The Sigma 1 Receptor as a Target for Disease-modifying Therapies in Parkinson's Disease

The Sigma-1 receptor (Sig-1R) is a protein involved in the transport of lipids and proteins between organelles within the cell. Impairment of these intracellular trafficking processes is believed to contribute to the demise of dopaminergic neurons and other types of neurons in Parkinson´s disease (PD). This project will evaluate the effects of compounds boosting the activity of Sig-1R in pre-clinical models of PD. We hypothesize that these compounds will have neuroprotective, neurorestorative, and anti-inflammatory properties.

Project Description: 
We shall use an intrastriatal 6-OHDA lesion as a pre-clinical model of PD. The study will consist of the following experiments:

Aim 1: We shall compare the neuroprotective and neurorestorative effects of two commercially available Sig-1R receptor agonists and one Sig-1R antagonist. Treatment with these compounds will start on the same day as the 6-OHDA lesion and will continue for either 7 or 35 days. 
Aim 2: Here we shall use a “delayed-start” design: the compound or doses found to be effective in the previous experiment will start to be administered at 7 days post-lesion. Treatment will continue for 35 days.
Aim 3: To verify the target specificity of the compounds, we shall apply 6-OHDA lesions and drug treatments to genetically engineered pre-clinical models lacking Sig-1R.

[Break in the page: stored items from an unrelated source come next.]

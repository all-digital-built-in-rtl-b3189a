// bdcm_top -- bus delay and crosstalk measurement (BDCM) fabric for one
// on-chip bus with NPORTS ports of BUS_LANES wires.
//
// Every port has a BDCM module between the internal logic and the port's
// drivers. The modules form one configuration chain, port 0 first: a word of
// NPORTS * bdcm_pkg::CFG_W bits is shifted in on cfg_si (the bits of the last
// port first, each word MSB first) and activated with cfg_update. One port is
// then configured as source and one or more as loop-back ends; meas_start
// starts the measurement and, N_SAMPLES clock cycles later, meas_done[p] of the
// source port p rises with the count k in meas_count[p].
//
// The bus drivers, receivers and wires are outside: drv_x/drv_e go to the
// drivers' X/E pins, rcv comes from the receivers' Y pins. The test wave
// arrives on test_wave; clk must be asynchronous to it.
//
// Four ports of four wires follow the architecture this design implements;
// the sample count, the delay-buffer values and the TGM chain are this
// design's choices.
module bdcm_top
  import bdcm_pkg::*;
#(
  parameter int unsigned NPORTS    = 4,
  parameter int unsigned N_SAMPLES = 4096,
  parameter int unsigned DELAY_PS  = 100,
  parameter int unsigned DMM_PS    = 100,
  parameter int unsigned STAGE_PS  = 500,
  localparam int unsigned CNT_W    = $clog2(N_SAMPLES + 1)
) (
  input  logic                              clk,
  input  logic                              rst_n,
  input  logic                              cfg_si,
  input  logic                              cfg_shift,
  input  logic                              cfg_update,
  output logic                              cfg_so,
  input  logic                              test_wave,
  input  logic                              meas_start,
  input  logic [NPORTS-1:0][BUS_LANES-1:0]  norm_x,
  input  logic [NPORTS-1:0][BUS_LANES-1:0]  norm_e,
  input  logic [NPORTS-1:0][BUS_LANES-1:0]  rcv,
  output logic [NPORTS-1:0][BUS_LANES-1:0]  drv_x,
  output logic [NPORTS-1:0][BUS_LANES-1:0]  drv_e,
  output logic [NPORTS-1:0]                 meas_busy,
  output logic [NPORTS-1:0]                 meas_done,
  output logic [NPORTS-1:0][CNT_W-1:0]      meas_count
);
  timeunit 1ps;
  timeprecision 1ps;

  logic [NPORTS:0] chain;
  cfg_t            cfg [NPORTS];

  assign chain[0] = cfg_si;
  assign cfg_so   = chain[NPORTS];

  for (genvar p = 0; p < NPORTS; p++) begin : g_port
    bdcm_module #(
      .N_SAMPLES(N_SAMPLES), .DELAY_PS(DELAY_PS), .DMM_PS(DMM_PS), .STAGE_PS(STAGE_PS)
    ) u_bdcm (
      .clk, .rst_n,
      .cfg_si(chain[p]), .cfg_shift, .cfg_update, .cfg_so(chain[p+1]),
      .wave(test_wave), .meas_start,
      .norm_x(norm_x[p]), .norm_e(norm_e[p]), .rcv(rcv[p]),
      .drv_x(drv_x[p]), .drv_e(drv_e[p]),
      .busy(meas_busy[p]), .done(meas_done[p]), .count(meas_count[p]),
      .cfg(cfg[p])
    );
  end

  // Bus rule in test mode: a wire is never driven from two ports at once.
  // (Two sources on disjoint wires may measure together.)
  for (genvar p = 0; p < NPORTS; p++) begin : g_chk
    for (genvar q = p + 1; q < NPORTS; q++) begin : g_pair
      a_single_driver: assert property (@(posedge clk) disable iff (!rst_n)
        (cfg[p].test_mode && cfg[q].test_mode) |-> ((drv_e[p] & drv_e[q]) == '0));
    end
  end
endmodule
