// tb_bdcm_top -- end-to-end test of the BDCM fabric at its default size
// (4 ports x 4 wires, n = 4096 samples) on a behavioural bus model.
//
// Sequence:
//   1. normal mode: the logic's data crosses the bus untouched;
//   2. delay measurement: port 0 is the source, port 1 loops wire a back on
//      wire b; every round trip is checked against the bus model's delays;
//   3. wire delay fault diagnosis: with wire 1 slowed, the two tests that
//      share wire 1 both fail;
//   4. driver delay fault diagnosis: with port 0's driver on wire 0 slowed,
//      loop-backs through two different ports both fail;
//   5. receiver delay fault diagnosis: with port 0's receiver on wire 3 slowed,
//      returns from two different sources both fail;
//   6. crosstalk: TGM calibration (step 1), intrinsic delay with silent
//      neighbours (step 2), in-phase (P = 0, step 3) and out-of-phase
//      (P = 1, step 4) sweeps of every tap, each checked against the model.
// Delays are read as d = k * T / (2n), T = 20 ns; the tolerance is 150 ps (300 ps on a difference of two readings).
// Each mechanism is counted and a failure is counted for one never seen.
module tb_bdcm_top;
  import bdcm_pkg::*;
  timeunit 1ps;
  timeprecision 1ps;
  localparam int NP    = 4;
  localparam int N     = 4096;
  localparam int CNT_W = $clog2(N + 1);
  localparam int T_PS  = 20000;
  localparam int DELAY = 100;   // delay element, default of the design
  localparam int DMM   = 100;   // delay match module, default of the design
  localparam int STAGE = 500;   // TGM stage, default of the design
  localparam int TOL   = 150;
  localparam int FAULT = 800;   // injected extra delay
  localparam int LIMIT = 400;   // pass/fail threshold above nominal

  logic clk = 1'b0, rst_n = 1'b0;
  logic cfg_si = 1'b0, cfg_shift = 1'b0, cfg_update = 1'b0, cfg_so;
  logic test_wave = 1'b0, meas_start = 1'b0;
  logic [NP-1:0][BUS_LANES-1:0] norm_x, norm_e, rcv, drv_x, drv_e;
  logic [NP-1:0]                meas_busy, meas_done;
  logic [NP-1:0][CNT_W-1:0]     meas_count;
  int checks = 0, failures = 0;

  typedef enum int {
    M_NORMAL, M_DELAY, M_WIRE_DIAG, M_DRIVER_DIAG, M_RECEIVER_DIAG,
    M_CALIBRATION, M_INTRINSIC, M_INPHASE, M_OUTPHASE, M_XT_FASTER, M_XT_SLOWER, M_COUNT
  } mech_e;
  int seen [M_COUNT];

  bdcm_top dut (.*);
  bus_model #(.NPORTS(NP), .LANES(BUS_LANES)) u_bus (.drv_x, .drv_e, .rcv);

  always #(1517 + $urandom_range(0, 100) - 50) clk = !clk;
  always #(T_PS / 2) test_wave = !test_wave;

  initial begin
    #(64'd40_000_000_000);
    failures++;
    $display("watchdog expired");
    $display("TB_RESULT checks=%0d failures=%0d", checks, failures);
    $finish;
  end

  task automatic check(input logic ok, input string what);
    checks++;
    if (!ok) begin
      failures++;
      $display("FAIL %s", what);
    end
  endtask

  // ---- configuration ------------------------------------------------------
  cfg_t cw [NP];

  task automatic clear_cfg();
    for (int p = 0; p < NP; p++) begin
      cw[p] = '0;
      cw[p].test_mode = 1'b1;
      cw[p].role      = ROLE_IDLE;
    end
  endtask

  task automatic set_source(input int p, input logic [BUS_LANES-1:0] en, input int ret);
    cw[p].role     = ROLE_SOURCE;
    cw[p].drv_en   = en;
    cw[p].ret_lane = LANE_W'(ret);
  endtask

  task automatic set_loop(input int p, input int src, input int dst);
    cw[p].role   = ROLE_LOOPBACK;
    cw[p].drv_en = BUS_LANES'(1) << dst;
    cw[p].lb_src = LANE_W'(src);
    cw[p].lb_dst = LANE_W'(dst);
  endtask

  // Last port's word first, each word MSB first.
  task automatic load_cfg();
    for (int p = NP - 1; p >= 0; p--)
      for (int b = CFG_W - 1; b >= 0; b--) begin
        @(negedge clk);
        cfg_si    = cw[p][b];
        cfg_shift = 1'b1;
      end
    @(negedge clk) cfg_shift = 1'b0;
    cfg_update = 1'b1;
    @(negedge clk) cfg_update = 1'b0;
    for (int p = 0; p < NP; p++)
      check(dut.cfg[p] == cw[p], $sformatf("configuration chain delivers port %0d's word", p));
    #(3 * T_PS);
  endtask

  task automatic measure(input int p, output real d_ps);
    int lat = 0;
    @(negedge clk) meas_start = 1'b1;
    @(negedge clk) meas_start = 1'b0;
    while (!meas_done[p]) begin
      @(negedge clk);
      lat++;
    end
    check(lat == N, $sformatf("measurement window %0d cycles", lat));
    d_ps = real'(meas_count[p]) * T_PS / (2.0 * N);
  endtask

  // ---- bus model reference -------------------------------------------------
  function automatic int one_way(input int from_p, input int to_p, input int l);
    return u_bus.drv_ps[from_p][l] + u_bus.wire_ps[l] + u_bus.rcv_ps[to_p][l];
  endfunction

  // Source port sp drives wire a, loop-back port lp returns it on wire b.
  function automatic int round_trip(input int sp, input int lp, input int a, input int b);
    return one_way(sp, lp, a) + one_way(lp, sp, b) - DELAY;
  endfunction

  task automatic clear_faults();
    for (int l = 0; l < BUS_LANES; l++) begin
      u_bus.wire_ps[l] = 1900;
      for (int p = 0; p < NP; p++) begin
        u_bus.drv_ps[p][l] = 400;
        u_bus.rcv_ps[p][l] = 400;
      end
    end
  endtask

  // One loop-back test; returns 1 when it fails (delay above nominal).
  task automatic loop_test(input int sp, input int lp, input int a, input int b, output bit fail);
    real d;
    clear_cfg();
    set_source(sp, BUS_LANES'(1) << a, b);
    set_loop(lp, a, b);
    load_cfg();
    measure(sp, d);
    check(d > round_trip(sp, lp, a, b) - TOL && d < round_trip(sp, lp, a, b) + TOL,
          $sformatf("port %0d wire %0d -> port %0d wire %0d: %0.1f ps, model %0d ps",
                    sp, a, lp, b, d, round_trip(sp, lp, a, b)));
    fail = (d > 2 * 2700 - DELAY + LIMIT);
  endtask

  // Crosstalk shift of one edge: neighbours' edges at times t_nb (all edges
  // of the wave, delayed by the DMM), n_nb neighbours switching.
  function automatic int xt_shift(input longint t_edge, input bit edge_rises, input int n_nb);
    int xt = 0;
    for (int m = -2; m <= 3; m++) begin
      longint t_a = longint'(m) * (T_PS / 2) + DMM;
      bit     a_rises = (m % 2 == 0);
      if (t_edge - t_a >= -u_bus.XT_AFTER_PS && t_edge - t_a <= u_bus.XT_BEFORE_PS)
        xt += n_nb * ((a_rises == edge_rises) ? -u_bus.XT_SAME_PS : u_bus.XT_OPP_PS);
    end
    return xt;
  endfunction

  // Expected delay change for tap i with polarity p: wire 1 is the victim
  // (neighbours 0 and 2), wire 3 the return wire (neighbour 2). Edge times
  // are relative to a rising edge of the wave at time 0.
  function automatic int expected_xt(input int i, input bit p);
    longint t_v = longint'(i) * STAGE;
    bit     rises = !p;
    int     x1 = xt_shift(t_v, rises, 2);
    longint t_r = t_v + one_way(0, 1, 1) + x1;
    int     x3 = xt_shift(t_r, rises, 1);
    return x1 + x3;
  endfunction

  // ---- test sequence ---------------------------------------------------------
  initial begin
    bit f1, f2, f3;
    real d, tau0, cal;
    norm_x = '0;
    norm_e = '0;
    repeat (3) @(negedge clk);
    rst_n = 1'b1;
    clear_faults();
    #(2 * T_PS);

    // 1. normal mode
    for (int i = 0; i < 8; i++) begin
      logic [BUS_LANES-1:0] v = BUS_LANES'($urandom);
      norm_e    = '0;
      norm_e[0] = '1;
      norm_x[0] = v;
      #10000;
      check(drv_e == norm_e && drv_x[0] == v && rcv[3] == v, "normal mode: port 0 data reaches port 3");
      seen[M_NORMAL]++;
    end
    norm_e = '0;

    // 2. delay measurement on every wire, paired with its neighbour
    for (int a = 0; a < BUS_LANES; a++) begin
      loop_test(0, 1, a, a ^ 1, f1);
      check(!f1, "fault-free bus passes");
      seen[M_DELAY]++;
    end

    // 3. wire delay fault on wire 1: tests 0->1 and 1->2 both fail, 2->3 passes
    u_bus.wire_ps[1] += FAULT;
    loop_test(0, 1, 0, 1, f1);
    loop_test(0, 1, 1, 2, f2);
    loop_test(0, 1, 2, 3, f3);
    check(f1 && f2 && !f3, "wire diagnosis: both tests through wire 1 fail, the other passes");
    if (f1 && f2) seen[M_WIRE_DIAG]++;
    clear_faults();

    // 4. driver delay fault: port 0's driver on wire 0. The wire tests say
    //    "driver or receiver"; loop-backs at ports 1 and 2 both fail.
    u_bus.drv_ps[0][0] += FAULT;
    loop_test(0, 1, 0, 1, f1);
    loop_test(0, 1, 1, 2, f2);
    check(f1 && !f2, "driver fault: only one of the adjacent wire tests fails");
    loop_test(0, 1, 0, 1, f1);
    loop_test(0, 2, 0, 2, f2);
    check(f1 && f2, "driver diagnosis: both loop-back ports see the slow driver");
    if (f1 && f2) seen[M_DRIVER_DIAG]++;
    clear_faults();

    // 5. receiver delay fault: port 0's receiver on wire 3; sources on wires
    //    1 and 2 looped back onto wire 3 at ports 1 and 2 both fail.
    u_bus.rcv_ps[0][3] += FAULT;
    loop_test(0, 1, 1, 3, f1);
    loop_test(0, 2, 2, 3, f2);
    loop_test(0, 1, 3, 1, f3);
    check(f1 && f2 && !f3, "receiver diagnosis: both returns on wire 3 fail, the driver of wire 3 passes");
    if (f1 && f2) seen[M_RECEIVER_DIAG]++;
    clear_faults();

    // 6. crosstalk. Port 0: neighbours 0 and 2 from the DMM, wire 1 from the
    //    TGM/TSM/PSM; port 1 loops wire 1 back on wire 3.
    // Step 1: calibration of every tap (the XOR reading folds above T/2).
    for (int i = 0; i <= int'(TGM_STAGES); i++) begin
      int t_i, e;
      t_i = i * STAGE;
      clear_cfg();
      set_source(0, '0, 3);
      cw[0].xt_en   = 1'b1;
      cw[0].cal     = 1'b1;
      cw[0].tap_sel = TAP_W'(i);
      load_cfg();
      measure(0, cal);
      e = (t_i % T_PS > T_PS / 2) ? T_PS - t_i % T_PS : t_i % T_PS;
      check(cal > e - TOL && cal < e + TOL, $sformatf("calibration tap %0d: %0.1f ps, expected %0d", i, cal, e));
      seen[M_CALIBRATION]++;
    end

    // Step 2: intrinsic delay, neighbours silent.
    clear_cfg();
    set_source(0, 4'b0010, 3);
    cw[0].xt_en    = 1'b1;
    cw[0].agg_mask = 4'b0101;
    set_loop(1, 1, 3);
    load_cfg();
    measure(0, tau0);
    check(tau0 > round_trip(0, 1, 1, 3) - TOL && tau0 < round_trip(0, 1, 1, 3) + TOL,
          $sformatf("intrinsic delay %0.1f ps", tau0));
    seen[M_INTRINSIC]++;

    // Steps 3 and 4: every tap, both polarities.
    for (int p = 0; p < 2; p++)
      for (int i = 0; i <= int'(TGM_STAGES); i++) begin
        real dt;
        int  e;
        clear_cfg();
        set_source(0, 4'b0111, 3);
        cw[0].xt_en    = 1'b1;
        cw[0].agg_mask = 4'b0101;
        cw[0].tap_sel  = TAP_W'(i);
        cw[0].polarity = 1'(p);
        set_loop(1, 1, 3);
        load_cfg();
        measure(0, d);
        dt = d - tau0;
        e  = expected_xt(i, 1'(p));
        check(dt > e - 2 * TOL && dt < e + 2 * TOL,
              $sformatf("P=%0d t_i=%0d ps: delta tau %0.1f ps, model %0d ps", p, i * STAGE, dt, e));
        if (p == 0) seen[M_INPHASE]++; else seen[M_OUTPHASE]++;
        if (dt < -300) seen[M_XT_FASTER]++;
        if (dt > 300)  seen[M_XT_SLOWER]++;
        if (i % 4 == 0) $display("profile P=%0d t_i=%5d ps  delta_tau=%7.1f ps", p, i * STAGE, dt);
      end

    for (int m = 0; m < int'(M_COUNT); m++) begin
      mech_e me;
      me = mech_e'(m);
      $display("mechanism %-16s seen %0d times", me.name(), seen[m]);
      check(seen[m] > 0, $sformatf("mechanism %s exercised", me.name()));
    end
    $display("TB_RESULT checks=%0d failures=%0d", checks, failures);
    $finish;
  end
endmodule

Relevance to Diagnosis/Treatment of Parkinson’s Disease:  
Several mechanisms contribute to the neurodegenerative process in PD, and an ideal disease-modifying therapy should be able to improve more than one mechanism. Based on a vast literature from other disease models, we hypothesize that Sig-1R agonists have the potential to do so. A successful implementation of our project will provide solid support to the idea that Sig-1R should be pursued as a target for disease-modifying therapies in PD.

Anticipated Outcome: 
We expect to define at least one Sig-1R treatment regimen that will protect nigral dopamine neurons from 6-OHDA-induced cell death, and/or promote axonal sprouting of their projections to the striatum. We expect these effects to correlate with a reduced activation of microglia in the affected brain regions. Moreover, we hypothesize that Sig-1R knockout pre-clinical models will be resistant to the neuroprotective/neurorestorative effects of Sig-1R agonist treatment.